**WHAT YOU NEED TO DO:**
Give back exactly the lines of the material below, starting with the line with "check(msg_b == yb[1:8]" and going on through the line with "e = '0; e[a] = 1'b1; e[b] ^= 1'b1;".
• • •
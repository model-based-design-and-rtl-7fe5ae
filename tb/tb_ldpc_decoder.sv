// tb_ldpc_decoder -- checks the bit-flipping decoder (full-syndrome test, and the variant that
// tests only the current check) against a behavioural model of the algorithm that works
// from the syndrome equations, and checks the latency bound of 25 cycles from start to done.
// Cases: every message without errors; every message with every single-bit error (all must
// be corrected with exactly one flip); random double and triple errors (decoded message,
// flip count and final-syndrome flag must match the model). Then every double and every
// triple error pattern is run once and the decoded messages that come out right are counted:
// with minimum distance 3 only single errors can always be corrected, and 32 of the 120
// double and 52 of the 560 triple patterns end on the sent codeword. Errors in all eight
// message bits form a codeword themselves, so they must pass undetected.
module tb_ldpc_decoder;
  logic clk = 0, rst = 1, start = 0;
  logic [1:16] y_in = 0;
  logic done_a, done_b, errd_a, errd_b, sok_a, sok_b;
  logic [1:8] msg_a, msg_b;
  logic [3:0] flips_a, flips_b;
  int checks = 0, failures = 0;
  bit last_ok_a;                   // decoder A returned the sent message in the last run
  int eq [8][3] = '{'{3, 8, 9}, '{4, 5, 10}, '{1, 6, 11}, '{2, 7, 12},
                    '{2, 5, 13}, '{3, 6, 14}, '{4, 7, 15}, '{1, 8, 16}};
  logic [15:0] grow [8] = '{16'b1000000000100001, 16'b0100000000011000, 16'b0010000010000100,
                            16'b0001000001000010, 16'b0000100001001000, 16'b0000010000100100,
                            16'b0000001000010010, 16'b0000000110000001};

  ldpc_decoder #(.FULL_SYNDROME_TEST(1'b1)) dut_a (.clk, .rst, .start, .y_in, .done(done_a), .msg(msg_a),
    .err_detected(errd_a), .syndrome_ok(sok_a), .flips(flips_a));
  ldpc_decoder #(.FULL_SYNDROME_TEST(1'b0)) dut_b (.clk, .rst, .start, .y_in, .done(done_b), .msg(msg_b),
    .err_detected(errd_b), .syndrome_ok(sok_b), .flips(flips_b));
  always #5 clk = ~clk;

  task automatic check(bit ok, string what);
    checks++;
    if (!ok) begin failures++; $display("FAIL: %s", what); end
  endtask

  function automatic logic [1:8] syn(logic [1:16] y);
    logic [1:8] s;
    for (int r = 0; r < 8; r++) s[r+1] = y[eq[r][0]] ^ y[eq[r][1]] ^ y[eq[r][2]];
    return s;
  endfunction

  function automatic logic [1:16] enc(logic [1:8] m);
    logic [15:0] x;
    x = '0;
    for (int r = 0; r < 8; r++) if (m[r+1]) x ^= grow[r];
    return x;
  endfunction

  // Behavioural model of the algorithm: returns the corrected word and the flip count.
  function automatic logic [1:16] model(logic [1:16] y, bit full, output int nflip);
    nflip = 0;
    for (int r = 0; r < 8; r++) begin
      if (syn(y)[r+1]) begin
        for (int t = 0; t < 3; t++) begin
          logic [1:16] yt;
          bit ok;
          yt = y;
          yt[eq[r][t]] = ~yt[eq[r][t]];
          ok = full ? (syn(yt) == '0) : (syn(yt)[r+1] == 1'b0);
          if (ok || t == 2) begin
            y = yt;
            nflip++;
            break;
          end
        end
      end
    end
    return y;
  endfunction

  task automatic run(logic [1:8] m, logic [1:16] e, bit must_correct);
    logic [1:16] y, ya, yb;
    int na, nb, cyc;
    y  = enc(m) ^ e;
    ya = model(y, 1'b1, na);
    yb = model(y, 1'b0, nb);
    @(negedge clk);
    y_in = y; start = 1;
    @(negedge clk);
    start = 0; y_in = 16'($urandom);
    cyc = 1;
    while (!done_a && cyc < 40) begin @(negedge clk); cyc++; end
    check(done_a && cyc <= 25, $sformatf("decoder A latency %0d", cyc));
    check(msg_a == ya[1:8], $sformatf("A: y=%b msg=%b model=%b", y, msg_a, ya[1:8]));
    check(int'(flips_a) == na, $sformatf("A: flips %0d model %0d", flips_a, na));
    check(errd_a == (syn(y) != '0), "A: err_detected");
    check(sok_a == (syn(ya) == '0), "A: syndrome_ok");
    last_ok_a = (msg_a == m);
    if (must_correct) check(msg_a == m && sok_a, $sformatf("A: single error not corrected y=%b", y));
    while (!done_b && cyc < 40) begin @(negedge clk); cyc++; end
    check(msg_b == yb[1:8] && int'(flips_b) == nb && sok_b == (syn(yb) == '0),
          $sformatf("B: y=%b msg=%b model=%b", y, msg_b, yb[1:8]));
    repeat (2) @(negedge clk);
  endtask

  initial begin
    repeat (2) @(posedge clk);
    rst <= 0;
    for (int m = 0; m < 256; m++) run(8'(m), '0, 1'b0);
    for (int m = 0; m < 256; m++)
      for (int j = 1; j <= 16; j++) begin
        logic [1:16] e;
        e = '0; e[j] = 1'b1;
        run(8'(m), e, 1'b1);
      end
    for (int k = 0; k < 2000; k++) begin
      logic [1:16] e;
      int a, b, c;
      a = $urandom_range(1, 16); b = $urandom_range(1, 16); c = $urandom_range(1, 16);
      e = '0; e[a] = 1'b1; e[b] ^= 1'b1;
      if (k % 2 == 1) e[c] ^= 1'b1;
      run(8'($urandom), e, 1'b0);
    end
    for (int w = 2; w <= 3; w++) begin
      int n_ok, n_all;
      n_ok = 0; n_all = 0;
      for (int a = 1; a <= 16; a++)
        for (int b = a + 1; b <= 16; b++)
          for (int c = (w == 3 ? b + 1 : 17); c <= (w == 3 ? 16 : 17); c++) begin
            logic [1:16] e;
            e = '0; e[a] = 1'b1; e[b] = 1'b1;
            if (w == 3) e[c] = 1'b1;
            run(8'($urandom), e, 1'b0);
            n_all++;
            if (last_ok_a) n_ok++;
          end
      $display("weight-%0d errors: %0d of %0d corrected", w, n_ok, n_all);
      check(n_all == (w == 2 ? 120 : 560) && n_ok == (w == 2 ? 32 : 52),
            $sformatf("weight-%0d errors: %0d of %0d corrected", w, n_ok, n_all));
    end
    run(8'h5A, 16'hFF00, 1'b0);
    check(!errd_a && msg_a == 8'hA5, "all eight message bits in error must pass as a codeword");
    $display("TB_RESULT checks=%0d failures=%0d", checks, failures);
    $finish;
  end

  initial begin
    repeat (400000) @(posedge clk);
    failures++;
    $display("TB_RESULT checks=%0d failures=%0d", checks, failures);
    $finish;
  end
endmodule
• • •
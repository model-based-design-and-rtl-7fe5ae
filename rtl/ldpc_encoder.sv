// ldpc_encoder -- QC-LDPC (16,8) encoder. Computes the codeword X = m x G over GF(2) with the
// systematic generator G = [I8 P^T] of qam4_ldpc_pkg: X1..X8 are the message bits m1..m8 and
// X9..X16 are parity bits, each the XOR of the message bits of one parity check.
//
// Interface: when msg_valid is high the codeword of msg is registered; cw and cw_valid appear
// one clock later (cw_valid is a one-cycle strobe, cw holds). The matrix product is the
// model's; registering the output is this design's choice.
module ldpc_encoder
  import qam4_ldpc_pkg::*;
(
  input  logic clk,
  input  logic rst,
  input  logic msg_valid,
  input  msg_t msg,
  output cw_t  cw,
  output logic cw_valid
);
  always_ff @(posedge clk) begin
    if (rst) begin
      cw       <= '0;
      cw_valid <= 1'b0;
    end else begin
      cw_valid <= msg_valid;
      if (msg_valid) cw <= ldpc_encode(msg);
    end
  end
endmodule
• • •
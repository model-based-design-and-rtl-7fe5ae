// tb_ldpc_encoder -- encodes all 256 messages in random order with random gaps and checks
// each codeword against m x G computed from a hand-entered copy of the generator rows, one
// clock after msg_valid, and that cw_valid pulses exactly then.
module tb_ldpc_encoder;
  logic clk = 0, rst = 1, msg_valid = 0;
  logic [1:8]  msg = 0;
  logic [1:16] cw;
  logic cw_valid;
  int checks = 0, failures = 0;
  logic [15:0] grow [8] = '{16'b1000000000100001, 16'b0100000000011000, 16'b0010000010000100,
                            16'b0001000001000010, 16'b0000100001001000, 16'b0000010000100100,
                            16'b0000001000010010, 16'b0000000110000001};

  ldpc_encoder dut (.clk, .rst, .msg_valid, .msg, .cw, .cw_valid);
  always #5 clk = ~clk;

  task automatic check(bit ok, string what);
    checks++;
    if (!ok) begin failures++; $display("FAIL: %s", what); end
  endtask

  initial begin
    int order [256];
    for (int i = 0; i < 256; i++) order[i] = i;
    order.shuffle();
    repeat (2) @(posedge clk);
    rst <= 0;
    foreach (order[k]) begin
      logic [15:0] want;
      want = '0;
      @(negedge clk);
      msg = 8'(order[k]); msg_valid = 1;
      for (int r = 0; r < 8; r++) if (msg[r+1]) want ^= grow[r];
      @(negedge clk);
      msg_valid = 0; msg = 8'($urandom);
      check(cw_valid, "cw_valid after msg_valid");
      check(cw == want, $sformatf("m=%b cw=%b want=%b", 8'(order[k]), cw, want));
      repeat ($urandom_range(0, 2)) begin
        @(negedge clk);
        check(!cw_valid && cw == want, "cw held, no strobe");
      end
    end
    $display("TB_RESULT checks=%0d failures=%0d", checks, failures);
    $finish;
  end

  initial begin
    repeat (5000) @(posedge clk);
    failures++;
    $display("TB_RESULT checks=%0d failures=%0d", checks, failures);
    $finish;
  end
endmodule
• • •
**TASK SOLUTION:**
    check(msg_b == yb[1:8] && int'(flips_b) == nb && sok_b == (syn(yb) == '0),
          $sformatf("B: y=%b msg=%b model=%b", y, msg_b, yb[1:8]));
    repeat (2) @(negedge clk);
  endtask

  initial begin
    repeat (2) @(posedge clk);
    rst <= 0;
    for (int m = 0; m < 256; m++) run(8'(m), '0, 1'b0);
    for (int m = 0; m < 256; m++)
      for (int j = 1; j <= 16; j++) begin
        logic [1:16] e;
        e = '0; e[j] = 1'b1;
        run(8'(m), e, 1'b1);
      end
    for (int k = 0; k < 2000; k++) begin
      logic [1:16] e;
      int a, b, c;
      a = $urandom_range(1, 16); b = $urandom_range(1, 16); c = $urandom_range(1, 16);
      e = '0; e[a] = 1'b1; e[b] ^= 1'b1;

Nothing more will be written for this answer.